We then ran the two systems in parallel until we were confident enough that we could turn off the older version.

We may have to do some work on the eventlogging code to make sure that it works in the system python.

There is perhaps an argument here for skipping bullseye and moving straight to bookworm.

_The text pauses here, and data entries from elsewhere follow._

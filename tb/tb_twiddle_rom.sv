// tb_twiddle_rom: checks every twiddle factor W_N^k, k = 0 .. N/2-1, for
// N = 8 (the default), 16 and 64, against cos(2*pi*k/N) - j*sin(2*pi*k/N)
// computed with the simulator's $cos/$sin and truncated to half precision.
module tb_twiddle_rom;
  import hp_ref_pkg::*;
  import hp_pkg::*;

  logic [1:0] k8;
  logic [2:0] k16;
  logic [4:0] k64;
  cplx_t w8, w16, w64;
  int checks = 0, failures = 0;

  twiddle_rom             dut8  (.k(k8),  .w(w8));
  twiddle_rom #(.N(16))   dut16 (.k(k16), .w(w16));
  twiddle_rom #(.N(64))   dut64 (.k(k64), .w(w64));

  initial begin : watchdog
    #1ms;
    failures++;
    $display("TB_RESULT checks=%0d failures=%0d", checks, failures);
    $finish;
  end

  task automatic compare(int n, int i, cplx_t w);
    real pi = 3.14159265358979323846;
    logic [15:0] er, ei;
    // cos(pi/2) is not exactly 0 in floating point; anything below half
    // precision's range reads as zero.
    er = half_from_real($cos(2.0 * pi * i / n));
    ei = half_from_real(-$sin(2.0 * pi * i / n));
    checks += 2;
    if (w.re !== er) begin failures++; $display("N=%0d W%0d re %h expected %h", n, i, w.re, er); end
    if (w.im !== ei) begin failures++; $display("N=%0d W%0d im %h expected %h", n, i, w.im, ei); end
  endtask

  initial begin
    for (int i = 0; i < 4; i++)  begin k8  = 2'(i); #1; compare(8, i, w8);   end
    for (int i = 0; i < 8; i++)  begin k16 = 3'(i); #1; compare(16, i, w16); end
    for (int i = 0; i < 32; i++) begin k64 = 5'(i); #1; compare(64, i, w64); end
    // Spot values for N = 8.
    k8 = 2'd1; #1;
    checks++;
    if ({w8.re, w8.im} !== {16'h39A8, 16'hB9A8}) begin failures++; $display("W8^1 = %h", w8); end
    $display("TB_RESULT checks=%0d failures=%0d", checks, failures);
    $finish;
  end
endmodule
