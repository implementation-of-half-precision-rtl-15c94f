// cplx_butterfly: complex half-precision adder and subtractor.
//
// Forms sum = a + b and diff = a - b for complex operands, using four
// half-precision adder/subtractors (two for the real parts, two for the
// imaginary parts). This is the add/subtract half of a radix-2 butterfly;
// any twiddle multiplication of diff is done outside. Purely combinational.
module cplx_butterfly
  import hp_pkg::*;
(
  input  cplx_t a,
  input  cplx_t b,
  output cplx_t sum,
  output cplx_t diff
);

  fp_addsub u_add_re (.a(a.re), .b(b.re), .sub(1'b0), .result(sum.re));
  fp_addsub u_add_im (.a(a.im), .b(b.im), .sub(1'b0), .result(sum.im));
  fp_addsub u_sub_re (.a(a.re), .b(b.re), .sub(1'b1), .result(diff.re));
  fp_addsub u_sub_im (.a(a.im), .b(b.im), .sub(1'b1), .result(diff.im));

endmodule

Tagging Event-Platform and Data-Engineering for visibility and in case they might be need to help update the code, but I believe that Data-Platform-SRE will provision the new VM and migrate the service when tested.

Event Timeline

Pretty sure old eventlogging is python 2

edit: Oh! nevermind! I guess not, I see python3 in your ps output now

Gehel triaged this task as High priority.Nov 15 2023, 9:44 AM

I believe that we're on the verge of finishing the migration of all legacy eventlogging componenets.
See T259163: Migrate legacy metawiki schemas to Event Platform and T238230: Decommission EventLogging backend components by migrating to MEP for further details on that effort.

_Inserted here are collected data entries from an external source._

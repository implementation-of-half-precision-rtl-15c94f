// tb_cplx_butterfly: random complex operands; each part of a + b and a - b
// is compared bit for bit with the real-arithmetic reference.
module tb_cplx_butterfly;
  import hp_ref_pkg::*;
  import hp_pkg::*;

  cplx_t a, b, sum, diff;
  int checks = 0, failures = 0;

  cplx_butterfly dut (.a(a), .b(b), .sum(sum), .diff(diff));

  initial begin : watchdog
    #10ms;
    failures++;
    $display("TB_RESULT checks=%0d failures=%0d", checks, failures);
    $finish;
  end

  initial begin
    logic [15:0] e [4];
    for (int i = 0; i < 5000; i++) begin
      a = {rand_half(5, 25), rand_half(5, 25)};
      b = {rand_half(5, 25), rand_half(5, 25)};
      if (i % 7 == 0) b.re = a.re;            // exact cancellation
      #1;
      e[0] = half_from_real(real_from_half(a.re) + real_from_half(b.re));
      e[1] = half_from_real(real_from_half(a.im) + real_from_half(b.im));
      e[2] = half_from_real(real_from_half(a.re) - real_from_half(b.re));
      e[3] = half_from_real(real_from_half(a.im) - real_from_half(b.im));
      checks += 4;
      if ({sum.re, sum.im, diff.re, diff.im} !== {e[0], e[1], e[2], e[3]}) begin
        failures++;
        $display("a=%h b=%h sum=%h diff=%h", a, b, sum, diff);
      end
    end
    $display("TB_RESULT checks=%0d failures=%0d", checks, failures);
    $finish;
  end
endmodule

Therefore, I think it likely that we will be able to decommission the eventlogging1003 VM instead of upgrading it to bullseye/bookworm.

Decommissioning probably won't get done until after I'm back from leave in late April. Can we wait that long?

Decommissioning probably won't get done until after I'm back from leave in late April. Can we wait that long?

OK, that's quite a long time then. Maybe we will upgrade it in the meantime.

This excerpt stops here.